I do not like for loops.
I think for loops should not be the first tool developers reach for when they wish to loop.
If you have the chance to use `map`

, `filter`

, or `reduce`

,
and if your host language is capable of fusing them,
then it's always^{[source?]} more readable to sequence them.

But I think I found a case where for loops really are the most elegant solution.

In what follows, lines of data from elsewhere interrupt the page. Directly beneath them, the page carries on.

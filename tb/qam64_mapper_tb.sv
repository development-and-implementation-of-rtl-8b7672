// qam64_mapper_tb: self-checking test of qam64_mapper.
//
// All 64 bit patterns are mapped and compared with the labelled
// constellation: the in-phase level is -7, -5, ..., +7 for b[5:3] = 0..7 and
// the quadrature level +7, +5, ..., -7 for b[2:0] = 0..7, scaled by 2**8.
// A few points are also checked against their printed labels (000000 at
// (-7, +7), 111111 at (+7, -7), 100011 at (+1, +1)). The symbol must appear
// one clock after its bits, and the two published symbols 110010 and 011101
// must give (+5, +3) and (-1, -3).
module qam64_mapper_tb;
  logic clk = 0, reset = 0, valid_in = 0;
  logic [5:0] bits = '0;
  logic [31:0] data_out;
  logic vout;
  int checks = 0, failures = 0;

  qam64_mapper #(.IQ_W(16), .FRAC(8)) dut (
    .clk, .reset, .output_interleaver(bits), .valid_in, .data_out, .valid_out(vout));

  always #5 clk = ~clk;

  initial begin
    repeat (10000) @(posedge clk);
    failures++;
    $display("watchdog expired");
    $display("TB_RESULT checks=%0d failures=%0d", checks, failures);
    $finish;
  end

  task automatic check(input bit cond, input string what);
    checks++;
    if (!cond) begin failures++; $display("FAIL: %s", what); end
  endtask

  // Levels listed from the constellation, independent of any formula.
  int i_levels[8] = '{-7, -5, -3, -1, 1, 3, 5, 7};
  int q_levels[8] = '{7, 5, 3, 1, -1, -3, -5, -7};

  task automatic map_and_check(input logic [5:0] b, input int ei, input int eq);
    bits     <= b;
    valid_in <= 1'b1;
    @(posedge clk);
    valid_in <= 1'b0;
    #1;
    check(vout, "valid_out one clock after valid_in");
    check(int'($signed(data_out[31:16])) == ei * 256 && int'($signed(data_out[15:0])) == eq * 256,
          $sformatf("bits %b gave (%0d, %0d), expected (%0d, %0d)", b,
                    $signed(data_out[31:16]), $signed(data_out[15:0]), ei * 256, eq * 256));
  endtask

  initial begin
    repeat (3) @(posedge clk);
    #1 check(!vout, "no output in reset");
    reset <= 1'b1;
    @(posedge clk);
    for (int b = 0; b < 64; b++) map_and_check(6'(b), i_levels[b / 8], q_levels[b % 8]);
    map_and_check(6'b000000, -7, 7);
    map_and_check(6'b111111, 7, -7);
    map_and_check(6'b100011, 1, 1);
    map_and_check(6'b110010, 5, 3);
    map_and_check(6'b011101, -1, -3);
    @(posedge clk);
    #1 check(!vout, "valid_out drops with valid_in");
    $display("TB_RESULT checks=%0d failures=%0d", checks, failures);
    $finish;
  end
endmodule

To illustrate this scenario imagine we were asked to find the prime numbers in a list of the first *n* fibonacci numbers.
Next, we were asked to find the square numbers in the same list of *n* fibonacci numbers.
In fact we were asked by some fibonacci-obsessed mathematician;
in other words we will be computing fibonacci numbers a lot.
So it's sensible to imagine some function `int[] firstNFibonacci(int n)`

defined somewhere.

However, this fibonacci-crazed odd-ball is of course interested in rare properties of fibonacci numbers;
which means that, of the *n* numbers computed, hardly any will remain.
So it's a waste of time (and mostly space) to construct a list of size *n* and to loop over it once to populate it with fibonacci numbers, then loop over it again to keep the interesting ones.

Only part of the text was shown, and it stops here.